Kookmin prices $500 million three-year dollar bond

Korea’s largest bank by both asset value and market capitalisation has launched the pricing of a three-year floating rate note.

Kookmin Bank has priced a $500 million three-year floating rate note, following in the footsteps of Kexim, a South Korean policy bank, which issued one last month.

The note – which was six-times oversubscribed from 150 accounts – had an initial price guidance of about 140bp above the three-month US dollar Libor but priced competitively inside its existing curve at 125bp, indicating strong demand for these rare notes.

The bond was being compared to two outstanding comparables:  Kookmin’s 2016s and 2017s, both of which had a Z-spread of 120bp and 142bp. After adjusting for the curve, fair value of the new bond is 136bp, notes one source.
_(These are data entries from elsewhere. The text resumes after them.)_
// btb_predictor: branch target buffer with per-entry direction state.
//
// A set-associative cache of ENTRIES entries in WAYS ways (WAYS = 1 is
// direct mapped, WAYS = ENTRIES fully associative). The branch address is
// cut to ADDR_BITS bits, PC[2 +: ADDR_BITS]: the low bits pick the set and
// the remaining ADDR_BITS - log2(sets) bits are the tag. Fewer address bits
// mean a shorter tag compare and more aliasing; with ADDR_BITS equal to the
// index width there is no tag at all and any valid entry of the set hits. Each entry holds a valid
// bit, the tag, the taken target and a CNT_W-bit direction state:
//   CNT_W = 1  last outcome of the branch (BTB1),
//   CNT_W = 2  2-bit saturating counter (BTB2).
// Lookup (req_valid) is combinational: taken when an entry hits and the
// state's upper bit is set; the target comes from the entry. Update
// (upd.valid, applied at the next edge): a hit trains the state and, when
// taken, rewrites the target; a taken branch that misses is allocated with
// a weakly-taken state into an invalid way, else the set's round-robin way.
// Not-taken branches that miss are not allocated.
// Size, associativity and address width as parameters, and the 1-bit /
// 2-bit management, follow the source design; allocation and way
// replacement are this design's choices.
module btb_predictor
  import lx_fe_pkg::*;
#(
  parameter int unsigned ENTRIES   = 256,
  parameter int unsigned WAYS      = 4,
  parameter int unsigned ADDR_BITS = 28,
  parameter int unsigned CNT_W     = 2
) (
  input  logic         clk,
  input  logic         rst_n,
  input  logic         req_valid,
  input  pc_t          req_pc,
  output logic         pred_taken,
  output pc_t          pred_target,
  output logic         hit,
  input  pred_update_t upd
);

  localparam int unsigned SETS  = ENTRIES / WAYS;
  localparam int unsigned SET_W = (SETS > 1) ? $clog2(SETS) : 1;
  localparam int unsigned IDXB  = (SETS > 1) ? $clog2(SETS) : 0;  // index bits used
  localparam int unsigned TAG_W = ADDR_BITS - IDXB;              // 0: no tag
  localparam int unsigned TAG_S = (TAG_W > 0) ? TAG_W : 1;        // storage width
  localparam int unsigned WAY_W = (WAYS > 1) ? $clog2(WAYS) : 1;

  typedef logic [SET_W-1:0] set_t;
  typedef logic [TAG_S-1:0] tag_t;
  typedef logic [WAY_W-1:0] way_t;

  typedef struct packed {
    logic             valid;
    tag_t             tag;
    logic [PC_W-3:0]  target;   // word address of the target
    logic [CNT_W-1:0] state;
  } entry_t;

  localparam logic [CNT_W-1:0] WEAK_TAKEN = {1'b1, {(CNT_W-1){1'b0}}};

  entry_t ent_q [SETS][WAYS];
  way_t   rr_q  [SETS];

  function automatic set_t set_of(pc_t pc);
    return (SETS > 1) ? set_t'(pc[2 +: SET_W]) : '0;
  endfunction
  function automatic tag_t tag_of(pc_t pc);
    return (TAG_W > 0) ? pc[2 + IDXB +: TAG_S] : '0;
  endfunction
  function automatic logic [CNT_W-1:0] step(logic [CNT_W-1:0] c, logic up);
    if (up)  return (c == '1) ? c : c + 1'b1;
    else     return (c == '0) ? c : c - 1'b1;
  endfunction

  // lookup
  set_t rs;
  way_t rway;
  always_comb begin
    rs   = set_of(req_pc);
    hit  = 1'b0;
    rway = '0;
    for (int w = 0; w < WAYS; w++)
      if (!hit && ent_q[rs][w].valid && ent_q[rs][w].tag == tag_of(req_pc)) begin
        hit  = 1'b1;
        rway = way_t'(w);
      end
    hit         = hit && req_valid;
    pred_taken  = hit && ent_q[rs][rway].state[CNT_W-1];
    pred_target = {ent_q[rs][rway].target, 2'b00};
  end

  // update
  set_t us;
  way_t uway, victim;
  logic uhit, has_free;
  always_comb begin
    us       = set_of(upd.pc);
    uhit     = 1'b0;
    uway     = '0;
    has_free = 1'b0;
    victim   = rr_q[us];
    for (int w = 0; w < WAYS; w++)
      if (!uhit && ent_q[us][w].valid && ent_q[us][w].tag == tag_of(upd.pc)) begin
        uhit = 1'b1;
        uway = way_t'(w);
      end
    for (int w = WAYS-1; w >= 0; w--)
      if (!ent_q[us][w].valid) begin
        has_free = 1'b1;
        victim   = way_t'(w);
      end
  end

  always_ff @(posedge clk or negedge rst_n) begin
    if (!rst_n) begin
      for (int s = 0; s < SETS; s++) begin
        rr_q[s] <= '0;
        for (int w = 0; w < WAYS; w++) ent_q[s][w] <= '0;
      end
    end else if (upd.valid) begin
      if (uhit) begin
        ent_q[us][uway].state <= step(ent_q[us][uway].state, upd.taken);
        if (upd.taken) ent_q[us][uway].target <= upd.target[PC_W-1:2];
      end else if (upd.taken) begin
        ent_q[us][victim] <= '{valid: 1'b1, tag: tag_of(upd.pc),
                               target: upd.target[PC_W-1:2], state: WEAK_TAKEN};
        if (!has_free)
          rr_q[us] <= (rr_q[us] == way_t'(WAYS-1)) ? '0 : way_t'(rr_q[us] + 1'b1);
      end
    end
  end

  initial assert (ADDR_BITS >= IDXB && ADDR_BITS <= PC_W - 2 && WAYS * SETS == ENTRIES)
    else $fatal(1, "btb_predictor: bad geometry");

endmodule
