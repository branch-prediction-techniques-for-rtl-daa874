// tb_btb_predictor: runs a 2-way BTB with 1-bit state and a 2-way BTB with
// 2-bit counters, both with a short tag, and a direct-mapped 2-bit BTB with
// no tag at all (address bits = index bits), against a reference cache
// model (valid/tag/target/state per way, invalid-first then round-robin
// allocation of taken misses). Checks hit, direction and target each cycle.
module tb_btb_predictor;
  import lx_fe_pkg::*;

  localparam int N = 16, W = 2, S = N / W, AB = 6;   // 3 index bits, 3 tag bits
  logic clk = 0, rst_n = 0;
  logic req_valid;
  pc_t  req_pc;
  pred_update_t upd;
  logic t1, t2, t3, h1, h2, h3;
  pc_t  g1, g2, g3;
  int   checks = 0, failures = 0, n_hit = 0, n_alias = 0;

  btb_predictor #(.ENTRIES(N), .WAYS(W), .ADDR_BITS(AB), .CNT_W(1)) dut1 (
    .clk, .rst_n, .req_valid, .req_pc, .pred_taken(t1), .pred_target(g1), .hit(h1), .upd);
  btb_predictor #(.ENTRIES(N), .WAYS(W), .ADDR_BITS(AB), .CNT_W(2)) dut2 (
    .clk, .rst_n, .req_valid, .req_pc, .pred_taken(t2), .pred_target(g2), .hit(h2), .upd);

  // no-tag geometry: 8 sets of 1 way, 3 address bits
  btb_predictor #(.ENTRIES(8), .WAYS(1), .ADDR_BITS(3), .CNT_W(2)) dut3 (
    .clk, .rst_n, .req_valid, .req_pc, .pred_taken(t3), .pred_target(g3), .hit(h3), .upd);

  always #5 clk = ~clk;

  // model[c]: c = 0 for 1-bit, 1 for 2-bit
  // c = 2: 8 sets, 1 way, no tag
  int   m_tag [3][S][W];
  logic m_v   [3][S][W];
  pc_t  m_tgt [3][S][W];
  int   m_st  [3][S][W];
  int   m_rr  [3][S];

  function automatic int ways_of(int c); return (c == 2) ? 1 : W; endfunction

  function automatic pc_t rpc();
    return 32'h0001_0000 + 4 * ($urandom % 40);
  endfunction

  function automatic int set_of(pc_t p); return (p >> 2) % S; endfunction
  function automatic int tag_of(int c, pc_t p);
    return (c == 2) ? 0 : ((p >> 2) / S) % (1 << (AB - 3));
  endfunction

  task automatic look(int c, pc_t p, output logic hit, output logic tk, output pc_t tg);
    int s = (c == 2) ? (p >> 2) % 8 : set_of(p);
    hit = 0; tk = 0; tg = '0;
    for (int w = 0; w < ways_of(c); w++)
      if (!hit && m_v[c][s][w] && m_tag[c][s][w] == tag_of(c, p)) begin
        hit = 1; tk = (c == 0) ? (m_st[c][s][w] == 1) : (m_st[c][s][w] >= 2); tg = m_tgt[c][s][w];
      end
  endtask

  task automatic train(int c);
    int s = set_of(upd.pc), way = -1, mx = (c == 0) ? 1 : 3, vic = -1;
    if (c == 2) s = (upd.pc >> 2) % 8;
    for (int w = 0; w < ways_of(c); w++)
      if (way < 0 && m_v[c][s][w] && m_tag[c][s][w] == tag_of(c, upd.pc)) way = w;
    if (way >= 0) begin
      if (upd.taken) begin
        m_st[c][s][way] = (m_st[c][s][way] == mx) ? mx : m_st[c][s][way] + 1;
        m_tgt[c][s][way] = upd.target & ~32'h3;
      end else
        m_st[c][s][way] = (m_st[c][s][way] == 0) ? 0 : m_st[c][s][way] - 1;
    end else if (upd.taken) begin
      for (int w = ways_of(c) - 1; w >= 0; w--) if (!m_v[c][s][w]) vic = w;
      if (vic < 0) begin vic = m_rr[c][s]; m_rr[c][s] = (m_rr[c][s] + 1) % ways_of(c); end
      m_v[c][s][vic] = 1; m_tag[c][s][vic] = tag_of(c, upd.pc);
      m_tgt[c][s][vic] = upd.target & ~32'h3; m_st[c][s][vic] = (c == 0) ? 1 : 2;
    end
  endtask

  initial begin
    repeat (50000) @(posedge clk);
    failures++;
    $display("TB_RESULT checks=%0d failures=%0d", checks, failures);
    $finish;
  end

  initial begin
    logic eh, et;
    pc_t  eg;
    for (int c = 0; c < 3; c++)
      for (int s = 0; s < S; s++) begin
        m_rr[c][s] = 0;
        for (int w = 0; w < W; w++) begin m_v[c][s][w] = 0; m_st[c][s][w] = 0; end
      end
    req_valid = 0; req_pc = '0; upd = '0;
    repeat (2) @(negedge clk);
    rst_n = 1;
    for (int n = 0; n < 6000; n++) begin
      @(negedge clk);
      req_valid  = ($urandom % 5) != 0;
      req_pc     = rpc();
      upd.valid  = ($urandom % 2) == 0;
      upd.pc     = rpc();
      upd.taken  = ($urandom % 100) < 60;
      upd.target = 32'h0002_0000 + 4 * ($urandom % 1000);
      #1;
      look(0, req_pc, eh, et, eg);
      checks++;
      if (h1 !== (eh && req_valid) || t1 !== (et && req_valid) || (eh && req_valid && g1 !== eg)) begin
        failures++; $display("FAIL btb1 n=%0d pc=%h hit %b/%b tk %b/%b tg %h/%h", n, req_pc, h1, eh, t1, et, g1, eg);
      end
      if (eh && req_valid) n_hit++;
      look(1, req_pc, eh, et, eg);
      checks++;
      if (h2 !== (eh && req_valid) || t2 !== (et && req_valid) || (eh && req_valid && g2 !== eg)) begin
        failures++; $display("FAIL btb2 n=%0d pc=%h hit %b/%b tk %b/%b tg %h/%h", n, req_pc, h2, eh, t2, et, g2, eg);
      end
      look(2, req_pc, eh, et, eg);
      checks++;
      if (h3 !== (eh && req_valid) || t3 !== (et && req_valid) || (eh && req_valid && g3 !== eg)) begin
        failures++; $display("FAIL notag n=%0d pc=%h hit %b/%b tk %b/%b tg %h/%h", n, req_pc, h3, eh, t3, et, g3, eg);
      end
      @(posedge clk);
      if (upd.valid) begin train(0); train(1); train(2); end
    end
    checks++;
    if (n_hit < 500) begin failures++; $display("FAIL few hits %0d", n_hit); end
    $display("TB_RESULT checks=%0d failures=%0d", checks, failures);
    $finish;
  end
endmodule
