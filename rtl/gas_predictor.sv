// gas_predictor: GAs (global history, per-set pattern tables) predictor.
//
// A global branch history register of HIST_W bits is concatenated with the
// low ENTRY bits of the branch address to index a pattern history table of
// ENTRIES 2-bit saturating counters:
//     index = { PC[2 +: log2(ENTRIES)-HIST_W], GHR }
// A lookup is combinational and only happens when req_valid is high. On a
// resolved branch (upd.valid) the counter selected by the branch address and
// the current history is trained and the outcome is shifted into the
// history, both at the next clock edge. The history is therefore updated at
// resolution, not speculatively at prediction time.
// The source design gives the concatenation of address and history and the
// table sizes 16..1024; the split HIST_W, the 2-bit counters, the
// non-speculative history update and the reset state are this design's.
module gas_predictor
  import lx_fe_pkg::*;
#(
  parameter int unsigned ENTRIES = 256,
  parameter int unsigned HIST_W  = 4
) (
  input  logic         clk,
  input  logic         rst_n,
  input  logic         req_valid,
  input  pc_t          req_pc,
  output logic         pred_taken,
  input  pred_update_t upd,
  output logic [HIST_W-1:0] ghr       // current global history (status)
);

  localparam int unsigned IDX_W  = $clog2(ENTRIES);
  localparam int unsigned ADDR_W = IDX_W - HIST_W;
  typedef logic [IDX_W-1:0] idx_t;

  logic [1:0] ctr_q [ENTRIES];
  logic [HIST_W-1:0] ghr_q;
  idx_t rd_idx, wr_idx;

  assign rd_idx     = {req_pc[2 +: ADDR_W], ghr_q};
  assign wr_idx     = {upd.pc[2 +: ADDR_W], ghr_q};
  assign pred_taken = req_valid && ctr_q[rd_idx][1];
  assign ghr        = ghr_q;

  always_ff @(posedge clk or negedge rst_n) begin
    if (!rst_n) begin
      for (int i = 0; i < ENTRIES; i++) ctr_q[i] <= 2'b01;
      ghr_q <= '0;
    end else if (upd.valid) begin
      ctr_q[wr_idx] <= sat2(ctr_q[wr_idx], upd.taken);
      ghr_q         <= {ghr_q[HIST_W-2:0], upd.taken};
    end
  end

  initial assert (HIST_W >= 2 && HIST_W < IDX_W)
    else $fatal(1, "gas_predictor: HIST_W must be in 2..log2(ENTRIES)-1");

endmodule
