// tb_gas_predictor: random lookups and updates against a reference pattern
// table indexed by {address bits, global history}; checks the history
// register and the predictions each cycle.
module tb_gas_predictor;
  import lx_fe_pkg::*;

  localparam int N = 64, H = 3;
  logic clk = 0, rst_n = 0;
  logic req_valid, pred_taken;
  pc_t  req_pc;
  pred_update_t upd;
  logic [H-1:0] ghr;
  int   checks = 0, failures = 0, n_taken = 0;
  int   model [N];
  int   hist;

  gas_predictor #(.ENTRIES(N), .HIST_W(H)) dut (.*);

  always #5 clk = ~clk;

  function automatic pc_t rpc();
    return 32'h0000_8000 + 4 * ($urandom % 100);
  endfunction

  initial begin
    repeat (50000) @(posedge clk);
    failures++;
    $display("TB_RESULT checks=%0d failures=%0d", checks, failures);
    $finish;
  end

  initial begin
    int idx;
    logic exp;
    for (int i = 0; i < N; i++) model[i] = 1;
    hist = 0;
    req_valid = 0; req_pc = '0; upd = '0;
    repeat (2) @(negedge clk);
    rst_n = 1;
    for (int n = 0; n < 5000; n++) begin
      @(negedge clk);
      req_valid = ($urandom % 4) != 0;
      req_pc    = rpc();
      upd.valid = ($urandom % 2) == 0;
      upd.pc    = rpc();
      upd.taken = ($urandom % 100) < 65;
      upd.target = $urandom;
      #1;
      idx = (((req_pc >> 2) % (N >> H)) << H) | hist;
      exp = req_valid && model[idx] >= 2;
      checks += 2;
      if (pred_taken !== exp) begin
        failures++; $display("FAIL n=%0d pc=%h got %b exp %b", n, req_pc, pred_taken, exp);
      end
      if (int'(ghr) != hist) begin
        failures++; $display("FAIL n=%0d ghr %b exp %0d", n, ghr, hist);
      end
      if (exp) n_taken++;
      @(posedge clk);
      if (upd.valid) begin
        idx = (((upd.pc >> 2) % (N >> H)) << H) | hist;
        if (upd.taken) model[idx] = (model[idx] == 3) ? 3 : model[idx] + 1;
        else           model[idx] = (model[idx] == 0) ? 0 : model[idx] - 1;
        hist = ((hist << 1) | int'(upd.taken)) % (1 << H);
      end
    end
    checks++;
    if (n_taken < 100) begin failures++; $display("FAIL few taken %0d", n_taken); end
    $display("TB_RESULT checks=%0d failures=%0d", checks, failures);
    $finish;
  end
endmodule
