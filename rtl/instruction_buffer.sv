// instruction_buffer: variable-length decompression buffer of the fetch stage.
//
// A queue of syllables that holds DEPTH long instructions (DEPTH*ISSUE
// syllables). Lines from the instruction cache are written at the tail,
// starting at their entry slot; each cycle one complete bundle (one to
// ISSUE syllables, ended by a stop bit) is taken from the head, expanded to
// ISSUE issue slots with NOPs in the unused ones, and handed to decode.
// Elements therefore have variable size, like an instruction queue.
//
// Interface and timing:
//   wr_*     a line is accepted when wr_valid and wr_ready; wr_ready means
//            at least one syllable is free. wr_n_acc tells how many
//            syllables of the line, from its entry slot on, are taken: all
//            of them when the queue is empty, else as many as fit. The
//            fetch address then advances by that many syllables, so a
//            buffer of one long instruction can still assemble a bundle
//            that straddles two lines.
//   out_*    a bundle is offered when a complete bundle is present and is
//            taken when out_ready. When the queue is empty, the first bundle
//            of the incoming line bypasses the queue in the same cycle.
//   trunc_*  one cycle after a line was written, a taken prediction for the
//            branch in it cuts that line after trunc_keep syllables (counted
//            from its entry slot), removing the wrong-path syllables behind
//            the branch's bundle. No line may be written in that cycle.
//   flush    empties the queue (back-end redirect); it wins over all else.
// DEPTH must be a power of two. A run of ISSUE syllables without a stop bit
// is issued as one bundle of ISSUE syllables.
// The source design gives the function (variable-length buffer extracting
// the next bundle, depth 1 to 8 long instructions); the queue organisation,
// the bypass and the truncation are this design's choices.
module instruction_buffer
  import lx_fe_pkg::*;
#(
  parameter int unsigned DEPTH = 4
) (
  input  logic  clk,
  input  logic  rst_n,
  input  logic  flush,
  // write side (fetch)
  input  logic  wr_valid,
  output logic  wr_ready,
  output len_t  wr_n_acc,       // syllables of the line taken when accepted
  input  line_t wr_line,
  input  pc_t   wr_pc,
  // truncation of the last written line
  input  logic  trunc_valid,
  input  len_t  trunc_keep,
  // read side (decode)
  output logic  out_valid,
  input  logic  out_ready,
  output line_t out_slots,
  output len_t  out_len,
  output pc_t   out_pc,
  // status
  output logic  empty,
  output logic  bypass          // bundle taken straight from the input line
);

  localparam int unsigned CAP   = DEPTH * ISSUE;
  localparam int unsigned PTR_W = (CAP > 1) ? $clog2(CAP) : 1;
  localparam int unsigned CNT_W = $clog2(CAP + 1);

  typedef logic [PTR_W-1:0] ptr_t;
  typedef logic [CNT_W-1:0] cnt_t;

  syl_t syl_q [CAP];
  pc_t  pc_q  [CAP];
  ptr_t head_q;
  cnt_t count_q;
  cnt_t last_wr_n_q;    // syllables stored by the last write
  len_t last_byp_q;     // syllables of that line sent by bypass

  // read view: up to ISSUE syllables from the head, or from the input line
  syl_t view     [ISSUE];
  pc_t  view_pc  [ISSUE];
  len_t avail, len, n_in, byp_n, rd_n, q_rd_n;
  cnt_t free_n;
  logic [SLOT_W-1:0] start;
  logic found;
  cnt_t wr_n, drop;

  assign empty    = (count_q == '0);
  assign free_n   = cnt_t'(CAP) - count_q;
  assign wr_ready = (free_n != '0);

  always_comb begin
    start = wr_pc[SLOT_W+1:2];
    n_in  = len_t'(ISSUE) - len_t'(start);
    if (empty || free_n >= cnt_t'(n_in)) wr_n_acc = n_in;
    else                                 wr_n_acc = len_t'(free_n);
    for (int k = 0; k < ISSUE; k++) begin
      if (empty) begin
        view[k]    = (k < ISSUE - int'(start)) ? wr_line[int'(start) + k] : NOP_SYL;
        view_pc[k] = {wr_pc[PC_W-1:2] + (PC_W-2)'(k), 2'b00};
      end else begin
        view[k]    = syl_q[ptr_t'(head_q + ptr_t'(k))];
        view_pc[k] = pc_q[ptr_t'(head_q + ptr_t'(k))];
      end
    end
    if (empty)                     avail = wr_valid ? n_in : '0;
    else if (count_q >= cnt_t'(ISSUE)) avail = len_t'(ISSUE);
    else                           avail = len_t'(count_q);

    // find the end of the head bundle
    found = 1'b0;
    len   = '0;
    for (int k = 0; k < ISSUE; k++)
      if (!found && len_t'(k) < avail && is_stop(view[k])) begin
        found = 1'b1;
        len   = len_t'(k + 1);
      end
    if (!found && avail == len_t'(ISSUE)) begin
      found = 1'b1;
      len   = len_t'(ISSUE);
    end

    out_valid = found && !flush;
    out_len   = len;
    out_pc    = view_pc[0];
    for (int k = 0; k < ISSUE; k++)
      out_slots[k] = (len_t'(k) < len) ? view[k] : NOP_SYL;

    rd_n   = (out_valid && out_ready) ? len : '0;
    bypass = empty && (rd_n != '0);
    byp_n  = bypass ? rd_n : '0;
    q_rd_n = rd_n - byp_n;           // syllables leaving the queue itself
    wr_n   = (wr_valid && wr_ready && !flush) ? cnt_t'(wr_n_acc) - cnt_t'(byp_n) : '0;

    // wrong-path syllables behind the predicted-taken bundle
    drop = '0;
    if (trunc_valid && (cnt_t'(trunc_keep) < cnt_t'(last_byp_q) + last_wr_n_q))
      drop = cnt_t'(last_byp_q) + last_wr_n_q - cnt_t'(trunc_keep);
  end

  always_ff @(posedge clk or negedge rst_n) begin
    if (!rst_n) begin
      head_q      <= '0;
      count_q     <= '0;
      last_wr_n_q <= '0;
      last_byp_q  <= '0;
    end else if (flush) begin
      count_q     <= '0;
      last_wr_n_q <= '0;
      last_byp_q  <= '0;
    end else begin
      head_q      <= ptr_t'(head_q + ptr_t'(q_rd_n));
      count_q     <= count_q - drop - cnt_t'(q_rd_n) + wr_n;
      last_wr_n_q <= wr_n;
      last_byp_q  <= byp_n;
    end
  end

  // storage: written at the tail, byp_n syllables of the line skipped
  always_ff @(posedge clk) begin
    if (!flush && wr_valid && wr_ready) begin
      for (int k = 0; k < ISSUE; k++) begin
        if (len_t'(k) < wr_n_acc - byp_n) begin
          syl_q[ptr_t'(head_q + ptr_t'(count_q) + ptr_t'(k))] <= wr_line[int'(start) + int'(byp_n) + k];
          pc_q [ptr_t'(head_q + ptr_t'(count_q) + ptr_t'(k))] <=
            {wr_pc[PC_W-1:2] + (PC_W-2)'(int'(byp_n) + k), 2'b00};
        end
      end
    end
  end

  // a truncation never overlaps a new line, and never reaches past the head
  assert property (@(posedge clk) disable iff (!rst_n)
                   trunc_valid && !flush |-> !(wr_valid && wr_ready))
    else $error("instruction_buffer: line written during truncation");
  assert property (@(posedge clk) disable iff (!rst_n)
                   !flush |-> (cnt_t'(q_rd_n) + drop <= count_q + wr_n))
    else $error("instruction_buffer: truncation past the head");

endmodule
A Z-spread – also known as a zero-volatility spread – measures the spread that the investor will receive over the entire US Treasury spot rate curve.

“The investor base for floaters is slightly different – you don’t get as many real money guys involved in Asia because they don’t have short-term portfolios,” said a source close to the deal. “But we attracted a number of very high quality bank treasuries, not only from Asia but from Europe and Middle East as well.”

Fund managers and asset managers subscribed to nearly half of the notes at 48%, followed by financial institutions at 41%, central banks 6%, and private banks and others at 5%. Asian investors took a chunk of it, accounting for 59%, followed by Europe with 21% and US 20%.

Kookmin’s floater was issued under the bank's existing $8 billion global medium-term note (MTN) programme, which is rated (P)A1 by Moody’s.

Bank of Merrill Lynch, Barclays, BNP Paribas, Credit Suisse, HSBC and Mizuho Securities are the joint bookrunners of the deal.

Floating rate notes are a small part of the fixed-income world and are rare in Asia, although they are more common in the US. However, amid uncertainty over rising rates, more borrowers could wade into the floating rate space.

“There is a strong technical bid for floating rate notes and, given that Asia has been undersupplied, I’m sure we will continue to see more,” said a source. “Also, investors are poised to benefit from more floating rate products given the interest rate cycle, which is expected to increase in coming months.”

Banks are ideal candidates for floating rate note issuance given that these institutions manage their asset and liabilities on a floating rate-basis, adds the source.

For example, Kexim issued a $500 million three-year floating rate note along with a $500 million five-year bond on September 12. The floater priced tighter – at three-month Libor plus 86bp compared to initial guidance at the area of Libor plus 95bp.

Also, the Korea policy bank’s three-year floater saw $2.1 billion of demand, with fund managers, as well as central banks and sovereign wealth funds, subscribing to a bulk of it at 43% and 40% respectively. Private banks took 16% while companies and other investors 1%.

Bank of America Merrill Lynch, Citi, Deutsche Bank, Goldman Sachs, HSBC and Mizuho were joint bookrunners.